BEGIN Source information

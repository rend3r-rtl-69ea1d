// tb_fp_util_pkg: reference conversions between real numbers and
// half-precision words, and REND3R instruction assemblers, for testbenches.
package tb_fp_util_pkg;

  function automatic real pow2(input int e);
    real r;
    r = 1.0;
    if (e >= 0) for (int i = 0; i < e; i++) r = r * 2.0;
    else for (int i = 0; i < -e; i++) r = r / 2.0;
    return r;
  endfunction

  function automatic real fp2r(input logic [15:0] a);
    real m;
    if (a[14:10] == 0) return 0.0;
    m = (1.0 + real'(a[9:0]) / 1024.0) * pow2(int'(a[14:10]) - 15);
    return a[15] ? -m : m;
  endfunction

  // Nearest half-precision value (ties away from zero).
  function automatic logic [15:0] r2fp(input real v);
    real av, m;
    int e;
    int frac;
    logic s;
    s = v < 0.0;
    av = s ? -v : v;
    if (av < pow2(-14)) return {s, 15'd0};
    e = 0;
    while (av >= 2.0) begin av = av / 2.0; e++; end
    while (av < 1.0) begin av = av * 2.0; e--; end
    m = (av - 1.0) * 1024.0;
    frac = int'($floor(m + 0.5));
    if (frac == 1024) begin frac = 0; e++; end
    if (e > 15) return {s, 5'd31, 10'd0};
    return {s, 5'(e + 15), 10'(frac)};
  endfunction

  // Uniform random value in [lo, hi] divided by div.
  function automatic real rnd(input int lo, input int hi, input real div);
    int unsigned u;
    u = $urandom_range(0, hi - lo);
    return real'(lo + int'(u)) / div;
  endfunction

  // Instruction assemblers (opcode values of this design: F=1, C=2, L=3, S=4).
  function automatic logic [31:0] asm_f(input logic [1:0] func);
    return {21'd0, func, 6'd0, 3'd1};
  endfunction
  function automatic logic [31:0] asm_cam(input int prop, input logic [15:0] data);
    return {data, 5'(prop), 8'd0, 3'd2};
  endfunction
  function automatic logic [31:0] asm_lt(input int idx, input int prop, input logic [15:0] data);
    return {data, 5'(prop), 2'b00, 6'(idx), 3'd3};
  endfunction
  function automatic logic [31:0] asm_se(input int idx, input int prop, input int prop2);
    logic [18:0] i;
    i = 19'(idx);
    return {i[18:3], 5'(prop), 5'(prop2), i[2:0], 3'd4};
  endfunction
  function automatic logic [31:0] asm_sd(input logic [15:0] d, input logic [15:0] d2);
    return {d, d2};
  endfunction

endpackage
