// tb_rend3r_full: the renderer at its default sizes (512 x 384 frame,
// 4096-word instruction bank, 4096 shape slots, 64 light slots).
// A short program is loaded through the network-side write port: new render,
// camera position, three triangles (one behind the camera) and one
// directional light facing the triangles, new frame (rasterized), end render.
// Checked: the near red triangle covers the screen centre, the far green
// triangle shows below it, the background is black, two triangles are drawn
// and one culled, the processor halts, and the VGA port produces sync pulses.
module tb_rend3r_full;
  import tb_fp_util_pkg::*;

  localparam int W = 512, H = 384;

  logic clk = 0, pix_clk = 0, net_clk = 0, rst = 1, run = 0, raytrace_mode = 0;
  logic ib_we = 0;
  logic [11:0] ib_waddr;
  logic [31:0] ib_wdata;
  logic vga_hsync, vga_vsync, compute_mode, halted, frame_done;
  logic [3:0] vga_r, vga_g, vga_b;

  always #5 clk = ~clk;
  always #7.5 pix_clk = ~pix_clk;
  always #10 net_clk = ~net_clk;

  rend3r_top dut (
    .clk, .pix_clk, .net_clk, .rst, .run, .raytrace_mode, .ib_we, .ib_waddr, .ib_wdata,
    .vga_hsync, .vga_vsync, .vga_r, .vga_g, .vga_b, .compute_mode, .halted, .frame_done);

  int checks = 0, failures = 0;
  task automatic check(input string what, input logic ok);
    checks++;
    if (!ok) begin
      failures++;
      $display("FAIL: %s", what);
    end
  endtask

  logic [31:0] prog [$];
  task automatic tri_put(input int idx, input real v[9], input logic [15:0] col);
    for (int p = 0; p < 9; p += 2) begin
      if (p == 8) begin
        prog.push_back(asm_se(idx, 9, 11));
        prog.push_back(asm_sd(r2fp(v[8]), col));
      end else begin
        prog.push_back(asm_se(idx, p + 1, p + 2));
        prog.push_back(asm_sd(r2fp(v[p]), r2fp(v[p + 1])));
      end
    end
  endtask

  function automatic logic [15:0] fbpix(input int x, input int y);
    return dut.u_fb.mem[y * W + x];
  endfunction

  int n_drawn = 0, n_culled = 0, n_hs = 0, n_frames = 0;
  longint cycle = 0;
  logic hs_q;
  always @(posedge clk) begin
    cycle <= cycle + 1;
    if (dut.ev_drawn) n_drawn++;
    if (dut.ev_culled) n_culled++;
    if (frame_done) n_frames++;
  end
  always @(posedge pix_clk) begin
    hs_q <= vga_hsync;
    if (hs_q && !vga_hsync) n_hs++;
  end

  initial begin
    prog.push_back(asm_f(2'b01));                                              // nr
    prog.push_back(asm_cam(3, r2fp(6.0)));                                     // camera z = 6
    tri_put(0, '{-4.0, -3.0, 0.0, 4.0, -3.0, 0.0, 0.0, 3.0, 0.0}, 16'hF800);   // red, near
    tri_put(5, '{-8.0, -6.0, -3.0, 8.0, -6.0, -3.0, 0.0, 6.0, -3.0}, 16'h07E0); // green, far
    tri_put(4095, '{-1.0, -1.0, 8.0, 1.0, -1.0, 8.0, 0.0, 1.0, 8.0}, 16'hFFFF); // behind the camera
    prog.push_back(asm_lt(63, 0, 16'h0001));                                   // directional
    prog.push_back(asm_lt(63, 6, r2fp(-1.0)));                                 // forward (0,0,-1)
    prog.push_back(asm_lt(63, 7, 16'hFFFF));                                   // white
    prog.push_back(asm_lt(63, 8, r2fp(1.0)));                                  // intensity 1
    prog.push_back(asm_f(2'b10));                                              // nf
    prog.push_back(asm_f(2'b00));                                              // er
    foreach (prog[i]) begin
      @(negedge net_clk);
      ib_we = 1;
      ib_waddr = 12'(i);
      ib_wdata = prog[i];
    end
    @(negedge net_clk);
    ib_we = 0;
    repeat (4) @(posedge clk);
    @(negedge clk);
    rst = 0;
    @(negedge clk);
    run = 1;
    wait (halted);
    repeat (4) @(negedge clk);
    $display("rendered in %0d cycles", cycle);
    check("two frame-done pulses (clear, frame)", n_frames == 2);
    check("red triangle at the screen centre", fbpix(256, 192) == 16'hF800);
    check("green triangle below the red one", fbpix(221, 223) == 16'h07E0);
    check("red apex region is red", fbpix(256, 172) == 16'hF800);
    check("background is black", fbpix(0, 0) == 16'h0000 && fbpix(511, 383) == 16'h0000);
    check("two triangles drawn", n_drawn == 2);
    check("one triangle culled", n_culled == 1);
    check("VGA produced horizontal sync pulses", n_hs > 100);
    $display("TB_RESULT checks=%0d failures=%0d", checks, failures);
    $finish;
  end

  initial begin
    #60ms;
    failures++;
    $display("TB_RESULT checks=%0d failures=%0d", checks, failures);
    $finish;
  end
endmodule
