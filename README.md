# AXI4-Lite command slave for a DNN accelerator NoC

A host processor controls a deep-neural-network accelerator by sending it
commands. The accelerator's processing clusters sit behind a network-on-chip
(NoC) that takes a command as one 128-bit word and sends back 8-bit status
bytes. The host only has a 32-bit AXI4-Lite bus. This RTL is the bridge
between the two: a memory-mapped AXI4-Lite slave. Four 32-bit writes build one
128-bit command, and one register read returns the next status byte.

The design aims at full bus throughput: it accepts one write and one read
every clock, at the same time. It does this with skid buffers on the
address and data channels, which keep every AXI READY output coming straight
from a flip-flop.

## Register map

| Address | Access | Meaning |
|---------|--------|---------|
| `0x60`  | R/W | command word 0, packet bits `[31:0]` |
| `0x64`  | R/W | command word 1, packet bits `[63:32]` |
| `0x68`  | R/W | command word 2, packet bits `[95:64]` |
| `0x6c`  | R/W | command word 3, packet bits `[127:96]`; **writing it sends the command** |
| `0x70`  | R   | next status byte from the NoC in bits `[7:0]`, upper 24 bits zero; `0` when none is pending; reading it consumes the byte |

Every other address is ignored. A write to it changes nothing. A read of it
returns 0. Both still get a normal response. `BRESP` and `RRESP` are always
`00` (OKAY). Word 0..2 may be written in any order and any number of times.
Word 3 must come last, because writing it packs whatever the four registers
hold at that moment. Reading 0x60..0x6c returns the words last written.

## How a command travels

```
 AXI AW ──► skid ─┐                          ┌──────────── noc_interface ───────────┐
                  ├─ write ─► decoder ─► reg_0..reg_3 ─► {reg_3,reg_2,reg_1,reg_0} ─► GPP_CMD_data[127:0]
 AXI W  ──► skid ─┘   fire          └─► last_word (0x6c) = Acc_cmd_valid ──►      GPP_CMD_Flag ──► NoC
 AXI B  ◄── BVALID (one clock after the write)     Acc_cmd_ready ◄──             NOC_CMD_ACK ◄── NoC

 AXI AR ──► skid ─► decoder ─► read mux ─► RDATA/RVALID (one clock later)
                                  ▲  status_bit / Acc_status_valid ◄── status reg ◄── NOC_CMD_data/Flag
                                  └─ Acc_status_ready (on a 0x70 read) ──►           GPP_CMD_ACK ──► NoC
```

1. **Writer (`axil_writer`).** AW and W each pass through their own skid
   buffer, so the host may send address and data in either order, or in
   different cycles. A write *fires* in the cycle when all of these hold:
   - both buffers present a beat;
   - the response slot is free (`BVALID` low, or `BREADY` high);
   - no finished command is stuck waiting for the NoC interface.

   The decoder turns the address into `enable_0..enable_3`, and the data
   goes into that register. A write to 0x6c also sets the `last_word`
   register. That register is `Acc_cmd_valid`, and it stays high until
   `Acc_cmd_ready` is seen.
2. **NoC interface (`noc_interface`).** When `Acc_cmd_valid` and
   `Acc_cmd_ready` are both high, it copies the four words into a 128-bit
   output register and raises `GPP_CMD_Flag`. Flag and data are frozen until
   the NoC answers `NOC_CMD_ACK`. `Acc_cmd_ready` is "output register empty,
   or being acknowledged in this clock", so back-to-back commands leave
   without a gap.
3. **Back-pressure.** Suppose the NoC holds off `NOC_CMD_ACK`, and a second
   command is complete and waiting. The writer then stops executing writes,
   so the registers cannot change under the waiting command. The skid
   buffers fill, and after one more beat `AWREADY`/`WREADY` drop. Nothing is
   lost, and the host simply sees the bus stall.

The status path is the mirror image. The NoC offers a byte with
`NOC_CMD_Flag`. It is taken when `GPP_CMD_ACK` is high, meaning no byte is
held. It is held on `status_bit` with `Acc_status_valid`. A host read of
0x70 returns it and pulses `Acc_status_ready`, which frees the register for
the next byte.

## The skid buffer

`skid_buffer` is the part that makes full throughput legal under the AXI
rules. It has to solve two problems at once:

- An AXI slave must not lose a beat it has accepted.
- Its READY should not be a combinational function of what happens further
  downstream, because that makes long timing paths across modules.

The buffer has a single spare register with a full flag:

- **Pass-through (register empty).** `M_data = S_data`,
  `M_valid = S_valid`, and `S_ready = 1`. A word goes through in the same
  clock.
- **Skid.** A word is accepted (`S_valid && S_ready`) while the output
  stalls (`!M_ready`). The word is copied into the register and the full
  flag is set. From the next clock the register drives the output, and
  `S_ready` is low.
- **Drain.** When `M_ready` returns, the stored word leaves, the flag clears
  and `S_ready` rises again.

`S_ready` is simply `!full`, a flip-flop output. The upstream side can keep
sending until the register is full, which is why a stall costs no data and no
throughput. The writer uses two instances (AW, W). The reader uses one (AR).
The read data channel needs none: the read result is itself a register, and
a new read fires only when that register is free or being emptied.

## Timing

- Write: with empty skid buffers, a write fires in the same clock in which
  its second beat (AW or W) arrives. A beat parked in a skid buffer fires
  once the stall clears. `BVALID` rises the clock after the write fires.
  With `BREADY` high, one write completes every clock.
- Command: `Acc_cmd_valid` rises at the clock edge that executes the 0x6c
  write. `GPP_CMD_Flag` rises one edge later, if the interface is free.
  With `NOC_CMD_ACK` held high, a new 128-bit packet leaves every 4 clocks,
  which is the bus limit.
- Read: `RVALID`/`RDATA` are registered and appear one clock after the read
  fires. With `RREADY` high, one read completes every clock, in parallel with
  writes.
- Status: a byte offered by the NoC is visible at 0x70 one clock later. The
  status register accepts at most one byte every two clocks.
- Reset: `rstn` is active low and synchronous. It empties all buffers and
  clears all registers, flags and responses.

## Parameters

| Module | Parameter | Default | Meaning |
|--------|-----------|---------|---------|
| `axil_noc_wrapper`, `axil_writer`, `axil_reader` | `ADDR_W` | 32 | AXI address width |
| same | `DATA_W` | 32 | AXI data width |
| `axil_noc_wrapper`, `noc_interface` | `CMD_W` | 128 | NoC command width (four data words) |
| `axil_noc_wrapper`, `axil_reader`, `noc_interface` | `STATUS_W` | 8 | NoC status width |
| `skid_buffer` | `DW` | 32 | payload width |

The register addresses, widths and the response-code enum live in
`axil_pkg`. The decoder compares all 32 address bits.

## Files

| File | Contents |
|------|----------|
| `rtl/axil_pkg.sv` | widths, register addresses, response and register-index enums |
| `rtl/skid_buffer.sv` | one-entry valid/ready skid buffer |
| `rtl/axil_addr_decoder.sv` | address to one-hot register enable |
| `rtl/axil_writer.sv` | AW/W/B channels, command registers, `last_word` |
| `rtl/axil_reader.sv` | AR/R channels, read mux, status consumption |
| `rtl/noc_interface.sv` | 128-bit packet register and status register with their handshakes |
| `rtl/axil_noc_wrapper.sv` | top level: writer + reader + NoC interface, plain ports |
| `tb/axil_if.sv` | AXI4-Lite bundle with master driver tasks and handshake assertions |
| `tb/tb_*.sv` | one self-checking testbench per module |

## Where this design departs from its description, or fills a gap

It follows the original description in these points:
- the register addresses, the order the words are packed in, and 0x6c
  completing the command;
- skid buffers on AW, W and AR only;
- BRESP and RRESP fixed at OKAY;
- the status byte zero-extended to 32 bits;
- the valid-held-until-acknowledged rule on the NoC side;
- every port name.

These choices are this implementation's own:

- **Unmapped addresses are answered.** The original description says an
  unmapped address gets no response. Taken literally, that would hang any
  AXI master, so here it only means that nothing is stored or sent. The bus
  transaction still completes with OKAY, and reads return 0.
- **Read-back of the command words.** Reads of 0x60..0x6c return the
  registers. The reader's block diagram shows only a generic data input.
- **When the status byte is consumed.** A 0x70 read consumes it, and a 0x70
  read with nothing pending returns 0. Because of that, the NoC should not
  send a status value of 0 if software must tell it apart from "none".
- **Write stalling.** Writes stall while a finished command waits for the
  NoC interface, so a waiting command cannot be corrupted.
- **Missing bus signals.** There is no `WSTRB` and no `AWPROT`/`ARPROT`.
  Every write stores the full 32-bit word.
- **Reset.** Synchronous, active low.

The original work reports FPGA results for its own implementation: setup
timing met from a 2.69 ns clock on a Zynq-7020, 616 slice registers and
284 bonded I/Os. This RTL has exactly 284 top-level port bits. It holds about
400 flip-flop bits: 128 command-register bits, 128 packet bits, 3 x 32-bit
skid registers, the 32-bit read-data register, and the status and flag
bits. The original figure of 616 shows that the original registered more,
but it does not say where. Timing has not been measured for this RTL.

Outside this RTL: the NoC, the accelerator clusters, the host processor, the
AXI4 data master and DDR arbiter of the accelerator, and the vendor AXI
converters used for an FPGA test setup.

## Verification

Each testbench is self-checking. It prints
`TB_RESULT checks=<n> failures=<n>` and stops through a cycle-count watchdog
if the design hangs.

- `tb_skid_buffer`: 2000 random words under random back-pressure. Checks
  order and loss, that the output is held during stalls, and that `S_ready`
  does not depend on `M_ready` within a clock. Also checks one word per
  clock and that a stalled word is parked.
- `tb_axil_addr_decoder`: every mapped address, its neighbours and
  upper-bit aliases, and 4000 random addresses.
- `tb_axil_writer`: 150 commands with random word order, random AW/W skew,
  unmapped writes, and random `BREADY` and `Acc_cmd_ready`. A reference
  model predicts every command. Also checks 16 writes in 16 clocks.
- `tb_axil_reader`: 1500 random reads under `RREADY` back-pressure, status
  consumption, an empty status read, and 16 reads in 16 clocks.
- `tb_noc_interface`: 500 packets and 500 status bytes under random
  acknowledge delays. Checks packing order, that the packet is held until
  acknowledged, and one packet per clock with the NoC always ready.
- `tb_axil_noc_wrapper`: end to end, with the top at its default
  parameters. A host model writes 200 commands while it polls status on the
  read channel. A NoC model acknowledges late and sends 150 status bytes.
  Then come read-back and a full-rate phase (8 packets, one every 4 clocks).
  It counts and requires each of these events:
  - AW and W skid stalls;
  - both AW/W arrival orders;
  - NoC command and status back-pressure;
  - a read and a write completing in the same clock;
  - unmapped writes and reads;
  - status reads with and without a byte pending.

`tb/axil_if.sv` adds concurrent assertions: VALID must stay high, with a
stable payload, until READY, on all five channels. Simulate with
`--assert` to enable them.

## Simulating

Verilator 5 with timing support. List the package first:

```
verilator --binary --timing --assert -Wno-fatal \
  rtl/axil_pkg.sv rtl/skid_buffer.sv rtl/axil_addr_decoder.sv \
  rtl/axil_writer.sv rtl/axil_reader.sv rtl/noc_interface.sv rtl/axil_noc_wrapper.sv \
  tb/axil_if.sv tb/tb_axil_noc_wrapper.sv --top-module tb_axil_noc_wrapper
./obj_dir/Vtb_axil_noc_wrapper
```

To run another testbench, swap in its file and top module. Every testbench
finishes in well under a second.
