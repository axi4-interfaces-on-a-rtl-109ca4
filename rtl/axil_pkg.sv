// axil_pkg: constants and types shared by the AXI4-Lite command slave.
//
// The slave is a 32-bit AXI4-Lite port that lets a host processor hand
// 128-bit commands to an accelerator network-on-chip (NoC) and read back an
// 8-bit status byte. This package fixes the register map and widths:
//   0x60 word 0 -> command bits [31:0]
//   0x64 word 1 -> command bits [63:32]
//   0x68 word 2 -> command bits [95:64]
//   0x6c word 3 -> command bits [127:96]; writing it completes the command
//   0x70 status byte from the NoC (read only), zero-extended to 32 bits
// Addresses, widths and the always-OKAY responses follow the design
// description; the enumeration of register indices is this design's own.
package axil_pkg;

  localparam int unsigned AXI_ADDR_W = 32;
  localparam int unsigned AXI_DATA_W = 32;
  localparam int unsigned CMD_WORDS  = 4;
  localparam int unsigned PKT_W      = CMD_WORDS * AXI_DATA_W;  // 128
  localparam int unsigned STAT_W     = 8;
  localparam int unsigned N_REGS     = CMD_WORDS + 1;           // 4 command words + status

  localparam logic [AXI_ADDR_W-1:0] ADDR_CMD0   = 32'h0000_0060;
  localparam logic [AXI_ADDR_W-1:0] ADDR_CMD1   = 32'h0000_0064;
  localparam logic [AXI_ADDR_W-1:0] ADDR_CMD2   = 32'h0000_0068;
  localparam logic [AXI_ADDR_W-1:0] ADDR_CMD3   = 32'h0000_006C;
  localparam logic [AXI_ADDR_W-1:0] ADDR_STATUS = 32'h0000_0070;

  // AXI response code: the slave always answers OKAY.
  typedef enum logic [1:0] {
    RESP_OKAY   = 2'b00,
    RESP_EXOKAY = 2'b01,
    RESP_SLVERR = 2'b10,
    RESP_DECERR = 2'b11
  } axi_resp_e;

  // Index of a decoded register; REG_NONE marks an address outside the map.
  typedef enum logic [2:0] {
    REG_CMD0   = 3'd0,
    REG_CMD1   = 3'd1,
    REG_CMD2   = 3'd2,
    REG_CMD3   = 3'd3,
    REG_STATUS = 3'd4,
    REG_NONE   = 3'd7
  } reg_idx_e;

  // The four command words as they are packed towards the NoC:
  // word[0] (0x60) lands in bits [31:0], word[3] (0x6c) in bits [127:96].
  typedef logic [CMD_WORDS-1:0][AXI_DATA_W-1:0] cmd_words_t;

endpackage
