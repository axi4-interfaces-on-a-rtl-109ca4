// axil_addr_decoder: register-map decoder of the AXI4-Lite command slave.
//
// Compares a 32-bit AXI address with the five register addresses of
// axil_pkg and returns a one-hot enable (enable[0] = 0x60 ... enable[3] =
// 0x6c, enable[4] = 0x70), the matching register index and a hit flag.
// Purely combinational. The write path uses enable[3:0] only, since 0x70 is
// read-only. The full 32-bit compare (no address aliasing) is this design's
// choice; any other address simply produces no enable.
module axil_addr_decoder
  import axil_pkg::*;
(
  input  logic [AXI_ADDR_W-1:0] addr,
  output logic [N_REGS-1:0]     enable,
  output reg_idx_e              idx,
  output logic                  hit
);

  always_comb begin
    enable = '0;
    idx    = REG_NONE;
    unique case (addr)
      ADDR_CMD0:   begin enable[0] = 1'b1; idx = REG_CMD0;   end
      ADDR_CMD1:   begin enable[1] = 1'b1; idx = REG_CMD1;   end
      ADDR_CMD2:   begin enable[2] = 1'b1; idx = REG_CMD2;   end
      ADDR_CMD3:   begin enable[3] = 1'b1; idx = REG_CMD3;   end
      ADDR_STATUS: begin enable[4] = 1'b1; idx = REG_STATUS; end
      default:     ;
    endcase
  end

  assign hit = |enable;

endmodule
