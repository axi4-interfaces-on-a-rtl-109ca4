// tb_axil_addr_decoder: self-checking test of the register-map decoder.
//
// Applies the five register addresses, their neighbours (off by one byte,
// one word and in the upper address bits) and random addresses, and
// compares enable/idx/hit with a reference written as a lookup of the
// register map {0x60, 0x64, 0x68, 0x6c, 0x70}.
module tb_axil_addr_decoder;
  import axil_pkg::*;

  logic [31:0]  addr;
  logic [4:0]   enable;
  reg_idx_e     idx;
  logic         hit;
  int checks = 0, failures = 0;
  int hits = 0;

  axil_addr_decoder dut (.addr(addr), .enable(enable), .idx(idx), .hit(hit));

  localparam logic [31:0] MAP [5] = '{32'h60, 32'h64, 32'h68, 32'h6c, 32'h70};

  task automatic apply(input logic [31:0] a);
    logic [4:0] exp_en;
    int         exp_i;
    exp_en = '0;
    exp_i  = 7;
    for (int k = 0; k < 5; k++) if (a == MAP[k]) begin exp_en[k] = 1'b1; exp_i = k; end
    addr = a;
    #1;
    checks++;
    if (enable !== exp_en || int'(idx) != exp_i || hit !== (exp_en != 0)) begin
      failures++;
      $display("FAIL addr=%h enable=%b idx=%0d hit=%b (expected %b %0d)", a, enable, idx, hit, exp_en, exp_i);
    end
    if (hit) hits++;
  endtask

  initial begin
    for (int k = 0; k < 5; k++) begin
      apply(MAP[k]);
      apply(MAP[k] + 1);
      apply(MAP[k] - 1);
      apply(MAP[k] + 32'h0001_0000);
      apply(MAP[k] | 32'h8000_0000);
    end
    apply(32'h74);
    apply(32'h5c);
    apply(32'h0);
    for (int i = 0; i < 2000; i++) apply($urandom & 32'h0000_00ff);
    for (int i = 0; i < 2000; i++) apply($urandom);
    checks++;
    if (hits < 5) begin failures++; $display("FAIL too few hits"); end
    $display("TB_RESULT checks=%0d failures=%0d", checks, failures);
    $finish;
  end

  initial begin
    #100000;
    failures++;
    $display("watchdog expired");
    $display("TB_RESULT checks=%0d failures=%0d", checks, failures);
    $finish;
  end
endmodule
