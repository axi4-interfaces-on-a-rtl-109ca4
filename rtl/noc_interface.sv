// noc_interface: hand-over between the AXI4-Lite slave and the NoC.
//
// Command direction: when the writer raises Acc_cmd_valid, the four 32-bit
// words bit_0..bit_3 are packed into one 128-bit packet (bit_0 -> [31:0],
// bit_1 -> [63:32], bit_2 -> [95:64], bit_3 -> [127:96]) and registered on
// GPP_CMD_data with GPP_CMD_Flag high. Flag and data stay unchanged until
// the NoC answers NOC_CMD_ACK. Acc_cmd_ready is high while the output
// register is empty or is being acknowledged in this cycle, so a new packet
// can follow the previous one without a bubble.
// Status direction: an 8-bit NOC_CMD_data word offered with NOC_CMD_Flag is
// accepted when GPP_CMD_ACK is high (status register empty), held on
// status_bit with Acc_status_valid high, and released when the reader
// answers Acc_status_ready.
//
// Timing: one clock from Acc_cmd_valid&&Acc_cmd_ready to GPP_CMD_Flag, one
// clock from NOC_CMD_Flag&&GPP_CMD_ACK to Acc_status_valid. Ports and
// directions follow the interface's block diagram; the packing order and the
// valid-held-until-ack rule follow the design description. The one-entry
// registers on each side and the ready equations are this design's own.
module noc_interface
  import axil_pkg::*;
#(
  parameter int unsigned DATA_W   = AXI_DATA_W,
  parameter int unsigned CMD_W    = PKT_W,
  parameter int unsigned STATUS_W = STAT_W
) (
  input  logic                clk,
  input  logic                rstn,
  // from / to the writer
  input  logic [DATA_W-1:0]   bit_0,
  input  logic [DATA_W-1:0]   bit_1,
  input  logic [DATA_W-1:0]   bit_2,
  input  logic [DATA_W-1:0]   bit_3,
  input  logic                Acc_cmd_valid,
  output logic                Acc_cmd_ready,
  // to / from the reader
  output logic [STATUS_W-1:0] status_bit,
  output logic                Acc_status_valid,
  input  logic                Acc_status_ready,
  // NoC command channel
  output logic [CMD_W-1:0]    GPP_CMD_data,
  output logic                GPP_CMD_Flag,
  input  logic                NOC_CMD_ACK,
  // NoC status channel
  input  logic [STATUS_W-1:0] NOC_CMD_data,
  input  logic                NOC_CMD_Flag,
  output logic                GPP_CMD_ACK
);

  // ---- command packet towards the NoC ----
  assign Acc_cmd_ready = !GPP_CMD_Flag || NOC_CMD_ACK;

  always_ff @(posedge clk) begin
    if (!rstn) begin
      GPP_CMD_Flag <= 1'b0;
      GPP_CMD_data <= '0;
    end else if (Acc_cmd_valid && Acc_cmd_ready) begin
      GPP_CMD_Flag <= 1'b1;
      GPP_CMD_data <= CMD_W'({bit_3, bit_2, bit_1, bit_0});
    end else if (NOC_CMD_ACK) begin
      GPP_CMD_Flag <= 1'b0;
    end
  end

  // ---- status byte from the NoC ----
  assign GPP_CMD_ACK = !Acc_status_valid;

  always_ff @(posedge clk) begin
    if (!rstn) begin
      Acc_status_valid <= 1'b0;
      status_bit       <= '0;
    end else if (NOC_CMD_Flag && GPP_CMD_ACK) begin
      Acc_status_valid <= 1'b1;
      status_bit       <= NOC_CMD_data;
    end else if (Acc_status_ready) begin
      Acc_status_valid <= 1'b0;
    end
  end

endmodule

END Source information

# [What is expected]
Within the material above, output exactly the lines from the one with "## The skid buffer" through the one with "- Its READY", end lines included, and nothing besides.

# [Result]
## The skid buffer

`skid_buffer` is the part that makes full throughput legal under the AXI
rules. It has to solve two problems at once:

- An AXI slave must not lose a beat it has accepted.
- Its READY should not be a combinational function of what happens further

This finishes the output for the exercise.